Preocupado siempre por la formación cuidadosa del clero, pasó a fundar nuevos seminarios, como el de Mannaman. En 1866 fundó el de Vazhakulan y en 1868 el de Elthuruth.
Ciriaco no tuvo tiempo ni dinero para publicar sus muchos escritos teológicos, místicos y pastorales, pero sintiéndose impulsado a poner por escrito sus pensamientos y experiencias religiosas, dejó una buena cantidad de escritos que, tras su muerte, fueron publicados y constituyen para la iglesia malabar una gran riqueza. Escribía en lengua malayalam.

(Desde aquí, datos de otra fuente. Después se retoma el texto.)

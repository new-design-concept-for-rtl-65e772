# Bitmap-driven universal CCD controller

A CCD camera needs a set of clock waveforms: vertical phases that move a whole
line of charge, horizontal phases that move one pixel to the output, a reset
clock, and the timing of the correlated-double-sampling video chain and the
ADC. Every CCD model wants different patterns and different voltages. This
controller fixes no pattern in logic. It stores the waveforms as a **bitmap**
in a RAM: one 16-bit word per time step, one bit per signal. The controller
plays that RAM back: the vertical pattern once per line, then the horizontal
pattern once per pixel. It needs no processor, and the RAM's data output *is*
the digital waveform. The host computer writes the bitmap, four frame
parameters and the DAC voltage levels over a simple strobed bus. To support a
new CCD, the host writes a new bitmap and new levels.

The RTL follows a published concept for a microprocessor-free universal CCD
controller built around one programmable logic device (PLD) and one memory
chip. That concept gives the structure: four blocks inside the PLD, a bitmap
RAM, an analog board with two octal DACs and analog switches. It also gives
the bit layout of the bitmap, the four initial conditions of a readout, and
the command style: decoded addresses, with latches that clear themselves once
the command has run. It does not give bus widths, an address map, memory
depth, handshakes or any cycle timing. Those are choices made here, listed
under [Own choices](#own-choices-and-how-far-to-trust-them).

## The bitmap word

| bit | signal | meaning | bit | signal | meaning |
|----:|--------|---------|----:|--------|---------|
| 0 | `phi_h[0]` | horizontal clock phase 1 | 8 | `sr` | sample reset (integrator reset) |
| 1 | `phi_h[1]` | horizontal clock phase 2 | 9 | `ds` | dark (reference) sample |
| 2 | `phi_h[2]` | horizontal clock phase 3 | 10 | `ss` | signal sample |
| 3 | `phi_r` | reset clock | 11 | `ad` | ADC trigger |
| 4 | `phi_v[0]` | vertical clock phase 1 | 12-15 | – | spare |
| 5 | `phi_v[1]` | vertical clock phase 2 | | | |
| 6 | `phi_v[2]` | vertical clock phase 3 | | | |
| 7 | – | spare | | | |

This is the layout for a three-phase CCD: `bitmap_word_t` in `rtl/ccd_pkg.sv`.
Nothing in the controller decodes the bits. They go straight from the RAM
to the outside, so a CCD with other phases only needs a different bitmap.
Only the analog switch model gives meaning to bits 0-6, because it chooses
which voltage each clock line gets.

## How a frame is read out

The sequencer holds four *initial conditions*, written by the host:

| register | meaning |
|----------|---------|
| `V_TIME` | words in one vertical (line-transfer) pattern |
| `H_TIME` | words in one horizontal (pixel) pattern |
| `NPIX`   | pixels per line |
| `NLINE`  | lines per frame |

The RAM holds the vertical pattern at words `0 .. V_TIME-1`. The horizontal
pattern follows directly at `V_TIME .. V_TIME+H_TIME-1`, so the host writes
both in one pass. A frame is:

```
for line in 0 .. NLINE-1:
    play words 0 .. V_TIME-1                      (vertical transfer)
    repeat NPIX times:
        play words V_TIME .. V_TIME+H_TIME-1      (one pixel)
```

Each word is held for `TRES` master-clock cycles. `TRES` is the *timing
resolution*: the clocking block divides the master clock and gives the
sequencer one step-enable every `TRES` cycles. A long, slow pixel can use a
short bitmap with a large `TRES`. A finely shaped clock edge needs a small
`TRES` and more words. A frame therefore takes exactly

```
NLINE * (V_TIME + NPIX * H_TIME) * TRES   master clocks
```

At the end of the last pixel of the last line, the sequencer's line counter
gives a one-cycle **carry out**. The control block passes it on as
`frame_done`, and the sequencer parks at address 0. Zero in any of the five
registers is treated as 1.

Timing detail: the address changes on the clock edge where the step-enable is
high. The RAM has a registered read, so the waveform word appears one clock
after its address and lasts `TRES` clocks. The first word of a frame is on the
address bus in the first clock after the start command is accepted. The
waveform-buffer enable (`ctrl.wave_buf_en`) is delayed by the same one clock,
so it covers the waveform exactly. While idle, the RAM keeps presenting
word 0, so the bitmap's first word should be a safe resting state for the CCD.

## Host bus and commands

The host drives an 8-bit address, 16-bit data and a strobe. The strobe is
asynchronous to the master clock: it passes a two-flop synchroniser, and each
rising edge becomes exactly one internal write, 3 to 4 clocks later. Keep
address and data stable for at least 3 clocks after the strobe rises, and
the strobe low for at least 3 clocks between writes.

| address | name | effect |
|--------:|------|--------|
| `0x00` | START_READOUT | start one frame (ignored while busy); leaves RAM writing mode |
| `0x01` | RAM_WRITE | enter RAM writing mode, write address back to 0 (ignored while busy) |
| `0x02` | BITMAP_DATA | write `data` at the current address, advance (RAM writing mode only) |
| `0x03` | STOP | abort a frame at once; leaves RAM writing mode |
| `0x04` | SHUTTER_OPEN | shutter output high |
| `0x05` | SHUTTER_CLOSE | shutter output low, cancels a timed exposure |
| `0x06` | FILTER_STEP | one-clock trigger to the filter wheel |
| `0x07` | START_EXPOSURE | open shutter, wait `EXPTIME` units, close shutter, pulse `exposure_done` |
| `0x10` | H_TIME | parameter |
| `0x11` | V_TIME | parameter |
| `0x12` | NPIX | parameter |
| `0x13` | NLINE | parameter |
| `0x14` | TRES | master clocks per bitmap word |
| `0x15` | EXPTIME | exposure time in units of `EXP_PRESCALE` clocks |
| `0x20-0x27` | bias DAC ch 0-7 | low data byte = 8-bit level |
| `0x28-0x2F` | clock-level DAC ch 0-7 | low data byte = 8-bit level |

Parameter writes are ignored while a readout is busy.

**Command latches.** A decoded command sets a latch, and the latch stays set
until the circuit it triggers has acted. Then the latch clears itself. The
start latch drives the sequencer's `start` input until the sequencer reports
it is running. The stop latch stays set until the sequencer reports it is
idle. So a command is never lost, and a start never fires twice.

A typical session: write the DAC levels. Send RAM_WRITE and the
`V_TIME+H_TIME` bitmap words. Set the four initial conditions and `TRES`.
Run START_EXPOSURE and wait for `exposure_done`. Then send START_READOUT and
wait for `frame_done`.

## Analog driver board (behavioural)

The analog board listens to the same host bus. Its address decoder selects one
of two octal (eight-channel, 8-bit) DACs. Each channel keeps its level in a
latch until the same channel is written again.

* DAC 0: eight bias levels, brought out as `bias_v[0:7]`.
* DAC 1: clock levels. Channel 0/1 is the horizontal high/low level, 2/3 the
  vertical high/low, and 4/5 the reset clock high/low. Channels 6 and 7 are
  spare.

The analog switches connect each of the seven clock lines (`clock_v`, indexed
by bitmap bit 0-6) to the high or low level of its group, as its waveform bit
dictates. The op-amp output stage and the buffers are not modelled: the
voltages are DAC-level voltages, `code/255 * VREF`. The DAC and switch models
use `real` signals. They are meant for simulation and do not synthesise.

## Module hierarchy

```
ccd_controller_system          top: controller board + analog board
├── pld_controller             the programmable-logic controller
│   ├── interface_logic        strobe synchroniser, one write per strobe
│   ├── control_logic          address decode, command latches, exposure timer,
│   │                          shutter/filter/buffer controls, TRES register
│   ├── clocking_logic         timing-resolution divider (step enable)
│   └── sequencer_logic        initial-condition latches, address counter,
│                              pixel and line counters, end-of-frame carry
├── bitmap_memory              2**MEM_AW x 16 RAM, registered read
└── analog_driver              behavioural
    ├── dac_decoder            address -> DAC select and channel (synthesizable)
    ├── octal_dac  (x2)        behavioural: 8 latched 8-bit channels
    └── analog_switches        behavioural: high/low level per clock line
```

`ccd_pkg` holds the shared types: the bitmap word, the address map, the
sequencer control bundle and the control-output struct.

## Parameters (top level)

| parameter | default | meaning |
|-----------|--------:|---------|
| `MEM_AW` | 13 | bitmap RAM address bits (8192 words) |
| `CNT_W` | 16 | pixel and line counter width (up to 65535 each) |
| `TRES_W` | 16 | timing-resolution register width |
| `EXP_W` | 16 | exposure-time register width |
| `EXP_PRESCALE` | 10000 | master clocks per exposure-time unit (1 ms at 10 MHz) |
| `VREF` | 10.0 | DAC full-scale voltage in the model |

The 16-bit word width, the 8-bit DAC resolution and the two eight-channel DACs
come from the original concept. All the other defaults are choices made here.

## Simulating

Each module has a self-checking testbench `tb/tb_<module>.sv`. It prints
`TB_RESULT checks=N failures=M` and stops itself with a watchdog. With
Verilator 5:

```
verilator --binary --timing --assert -Irtl -y rtl +libext+.sv \
    rtl/ccd_pkg.sv tb/tb_ccd_controller_system.sv \
    --top-module tb_ccd_controller_system -Mdir obj -o sim
./obj/sim +verilator+rand+reset+2
```

`tb_ccd_controller_system` runs the whole system at its default parameters. It
sets fourteen DAC levels and writes a 14-word three-phase bitmap (6 vertical
words, 8 pixel words with reset, sample-reset, dark-sample, signal-sample and
ADC-trigger timing). It steps the filter wheel, works the shutter, and runs a
timed exposure, checking its length (`2*EXP_PRESCALE+1` clocks). It reads out
a 16 x 4 frame at `TRES=3` and a 5 x 2 frame at `TRES=1`. It aborts a third
frame with STOP and checks that a bitmap word sent outside RAM writing mode
is dropped. It compares the waveform with the bitmap on every clock, and
checks each clock line's voltage against its bit. It also counts ADC
triggers, frame lengths and how often each mechanism happened.
`tb_workloads` exercises the sizes: a 65535-pixel line, a 4096-pixel by
3-line frame, and a bitmap filling all 8192 RAM words.

## Own choices, and how far to trust them

These parts follow the original concept: the bitmap layout; vertical-then-
horizontal sequencing driven by pixel time, line time, pixel count and line
count; a programmable timing resolution; the command set (start readout, RAM
writing mode, shutter, filter wheel, exposure time); self-clearing command
latches; the four-block split of the controller and its connections; two
octal 8-bit DACs with analog switches.

The following were chosen here, where the concept says nothing:

* bus widths (8-bit address, 16-bit data), the whole address map, and the
  strobe synchroniser;
* the RAM depth (8192 words) and the RAM layout (vertical pattern first,
  horizontal directly after);
* during bitmap writes, the controller counts the RAM address itself. The host
  gives only a "bitmap word" bus address, not a RAM address;
* the frame-end carry as the sequencer's carry out;
* the timing resolution done as a clock enable on one master clock, rather
  than as a separate divided clock;
* the STOP command, the exposure-time unit, the one-clock filter trigger, and
  ignoring parameter writes while busy;
* which buffers the two buffer-enable outputs drive;
* routing the host data bus into the control block too (for `TRES` and
  `EXPTIME`). The block diagram shows only the address going there;
* asynchronous active-low reset, with every parameter latch resetting to 1;
* in the analog model: the DAC channel assignment, one high/low level pair per
  clock group, latching on the falling edge of the write strobe, and the
  `code/255*VREF` transfer.

Not included: the oscillator, bus and waveform buffers, op-amps, the CCD
head and cryostat, the correlated-double-sampling video processor and the
ADC. These are analog or bought-in parts. The controller only supplies
their timing bits (`sr`, `ds`, `ss`, `ad`).

The controller-board RTL (`pld_controller`, `bitmap_memory`, `dac_decoder`)
is synthesizable. Verilator lint reports no errors, only unused-package-constant
and unused-bit warnings. Synthesis gives about 240 flip-flops and an
8192 x 16 memory. Concurrent assertions guard the bus rules. A strobe gives
exactly one write. The RAM is written only between frames. No bitmap word
reaches the sequencer during a readout. A timed exposure always has the
shutter open. Every block's testbench compares against values worked out
independently. Each testbench has also been shown to fail on a deliberately
broken copy of its block.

Dedicado siempre a un intenso apostolado, le llegó la muerte en Konanmavu el 3 de enero de 1871. Y ha tenido el honor de que el papa Juan Pablo II haya acudido a su iglesia de Kottayam, en el curso de su viaje apostólico a la India, para beatificarlo el 8 de febrero de 1986.
Su obra ha crecido notablemente. Los carmelitas de la Inmaculada son hoy más de tres mil religiosos y las hermanas carmelitas, con sus dos secciones, malabar y latina, sobrepasan las cinco mil religiosas.